April 26, 2026
Benchmarks on blast
Why SWE-bench Verified no longer measures frontier coding capabilities
OpenAI bins a flawed coding test; commenters yell 'goalposts' and 'duh'
TLDR: OpenAI says its go-to coding test is tainted by bad questions and training leaks, so it’s dropping the scores and building cleaner exams while pointing to SWE-bench Pro. Commenters are split between “goalpost move,” “obviously,” and “try a rival test,” highlighting how shaky AI report cards can be.
OpenAI just told the class the exam was broken. The company says its widely cited coding benchmark, SWE-bench Verified (a test set for code-fixing tasks), no longer shows real skill because of two messes: bad tests that reject correct answers, and models being trained on the very problems they’re graded on. After big early gains, scores barely budged (from 74.9% to 80.9%), and now OpenAI is dropping the metric, promising fresh, clean evaluations and steering folks to SWE-bench Pro. It’s part of their Preparedness Framework, and yes, this all lives on the OpenAI blog.
Cue the comment section meltdown. The top vibe: “moving the goalposts.” One user rolled their eyes at the training-data reveal with a crisp “No shit, Sherlock!”, while another stared at the audit stats and basically asked, “Wait, a quarter of the Q&A was wrong this whole time?!” The plot twist cameo: “Terminal Bench is the future,” a not-so-subtle pitch for a rival test. Meanwhile, a side-quest drama erupted over forced auto-translation on the site—“codage de pointe” in French got roasted as sounding like a perfume ad. Memes flew about “Reddit math” on the 59.4% of a 27.6% slice, and the room split between “good on them for fessing up” and “convenient timing, huh?” Either way, the internet is keeping score—even if the test isn’t.
Key Points
- •OpenAI found SWE-bench Verified is compromised by flawed tests and training contamination, making it unsuitable for measuring frontier coding capabilities.

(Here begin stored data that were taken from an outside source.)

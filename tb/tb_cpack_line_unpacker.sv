// tb_cpack_line_unpacker: loads random packed lines and answers each window
// with a random consumed length, as a decompressor would. Checks that the
// window always shows the line's bits from the running read position (zeros
// past the end), that win_first marks only the first window, that exactly 8
// windows come per line, and that bits_used ends at the sum consumed.
module tb_cpack_line_unpacker;
  import cpack_pkg::*;

  localparam int LINE_WORDS = 16;
  localparam int LINE_PAIRS = LINE_WORDS / 2;
  localparam int LINE_BITS  = LINE_PAIRS * PAIR_W;

  logic                 clk = 0, rst_n = 0;
  logic                 load;
  logic [LINE_BITS-1:0] load_bits;
  logic [6:0]           consumed;
  logic                 win_valid, win_first, busy;
  logic [PAIR_W-1:0]    window;
  logic [9:0]           bits_used;
  int checks = 0, failures = 0;

  cpack_line_unpacker #(.LINE_WORDS(LINE_WORDS)) dut (
    .clk(clk), .rst_n(rst_n), .load(load), .load_bits(load_bits),
    .consumed(consumed), .win_valid(win_valid), .win_first(win_first),
    .window(window), .busy(busy), .bits_used(bits_used));

  always #5 clk = ~clk;

  initial begin
    #2000000;
    failures++;
    $display("watchdog expired");
    $display("TB_RESULT checks=%0d failures=%0d", checks, failures);
    $finish;
  end

  initial begin
    load = 0; load_bits = '0; consumed = '0;
    repeat (2) @(posedge clk);
    #1 rst_n = 1;
    for (int line = 0; line < 300; line++) begin
      automatic logic [LINE_BITS-1:0] l;
      automatic int pos = 0;
      for (int i = 0; i < LINE_BITS; i += 32) l[LINE_BITS-1-i -: 32] = $urandom;
      @(posedge clk);
      #1 load = 1; load_bits = l;
      @(posedge clk);
      #1 load = 0; load_bits = '0;
      for (int p = 0; p < LINE_PAIRS; p++) begin
        automatic logic [PAIR_W-1:0] exp_win = '0;
        automatic int c = $urandom_range(4, 68);
        for (int i = 0; i < PAIR_W; i++)
          if (pos + i < LINE_BITS) exp_win[PAIR_W-1-i] = l[LINE_BITS-1-pos-i];
        consumed = 7'(c);
        #1;
        checks++;
        if (!win_valid || win_first != (p == 0) || window != exp_win || bits_used != 10'(pos)) begin
          failures++;
          if (failures < 10)
            $display("FAIL line %0d pair %0d: valid %0b first %0b pos %0d/%0d window %h expected %h",
                     line, p, win_valid, win_first, bits_used, pos, window, exp_win);
        end
        pos += c;
        @(posedge clk);
        #1;
      end
      checks++;
      if (win_valid || busy || bits_used != 10'(pos)) begin
        failures++;
        $display("FAIL line %0d end: valid %0b busy %0b bits_used %0d expected %0d",
                 line, win_valid, busy, bits_used, pos);
      end
      repeat ($urandom_range(0, 2)) @(posedge clk);
    end
    $display("TB_RESULT checks=%0d failures=%0d", checks, failures);
    $finish;
  end
endmodule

- •In an audit of a 27.6% subset of difficult tasks, at least 59.4% had tests that rejected functionally correct solutions.
- •All tested frontier models showed evidence of prior exposure to some benchmark problems/solutions, including reproducing gold patches or verbatim details.
- •Performance gains on Verified may reflect training exposure rather than real-world coding ability; OpenAI has ceased reporting these scores and advises others to stop.
- •OpenAI is building new uncontaminated evaluations and recommends reporting results on SWE-bench Pro; original SWE-bench (2023) details and limitations are outlined.